Recent Advances in Li Metal Batteries: Focus on Composite Anode Design and Fabrication Strategies

Lithium (Li) metal batteries (LMBs) are widely regarded as promising next‐generation energy storage systems because of their exceptionally high theoretical energy density. However, practical deployment is hindered by the intrinsic instability of Li metal anodes, including dendritic growth, large volume changes, and unstable electrode–electrolyte interfaces, which result in low Coulombic efficiency and limited cycling life. To mitigate these challenges, a range of approaches have been developed, such as separator modification, electrolyte design, artificial interfacial layers, and electrode structural engineering. Among these strategies, three‐dimensional current collectors (3D CCs) have emerged as a key component in composite Li metal anodes, as they can homogenize Li‐ion transport, decrease local current density, and buffer repeated volume variations during cycling.
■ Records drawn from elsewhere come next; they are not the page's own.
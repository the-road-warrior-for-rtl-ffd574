// rw_tmp_reg: layer demultiplexer and temporary road register (pipeline steps 2 and 3).
//
// Every hit word leaving the first pipeline register is steered by its layer field to
// the register of that layer, so that the register row holds the most recent hit of each
// of the six layers (five silicon layers and the XFT track); a later hit of the same layer
// overwrites the earlier one. Next to each location a present bit records whether the
// current packet has delivered a hit for that layer yet. clear (driven by the road word
// or the end-event word, one cycle after the row was complete) empties the row for the
// next packet. Words with a layer value above 5 are ignored here. Demultiplexing and
// last-hit-wins follow the published description; the present bits and the clearing
// of the row between packets are this design's choice, so that a layer without a hit
// in a road never matches a stored pattern by accident.
module rw_tmp_reg
  import rw_pkg::*;
#(
  parameter int N_LAY = N_LAYERS
) (
  input  logic             clk,
  input  logic             rst_n,
  input  logic             in_valid,
  input  svt_word_t        in_word,
  input  logic             clear,
  output data_t            tmp_hit     [N_LAY],
  output logic [N_LAY-1:0] tmp_present
);
  logic [N_LAY-1:0] sel;

  // 1-to-N_LAY demultiplexer driven by the layer bits of the hit word.
  always_comb begin
    sel = '0;
    if (in_valid && is_hit(in_word))
      for (int l = 0; l < N_LAY; l++)
        sel[l] = (layer_of(in_word.data) == LAYER_W'(l));
  end

  always_ff @(posedge clk or negedge rst_n) begin
    if (!rst_n) begin
      tmp_present <= '0;
      for (int l = 0; l < N_LAY; l++) tmp_hit[l] <= '0;
    end else if (clear) begin
      tmp_present <= '0;
    end else begin
      for (int l = 0; l < N_LAY; l++)
        if (sel[l]) begin
          tmp_hit[l]     <= in_word.data;
          tmp_present[l] <= 1'b1;
        end
    end
  end
endmodule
This review focuses on the role of 3D CCs in stabilizing Li metal anodes; summarizes representative fabrication methods including electrochemical deposition, molten Li infusion, vacuum evaporation, and mechanical rolling; and critically discusses the remaining challenges. Finally, design guidelines and future perspectives for scalable manufacturing are proposed, with the aim of closing the gap between laboratory‐scale demonstrations and practical high‐energy‐density Li metal batteries.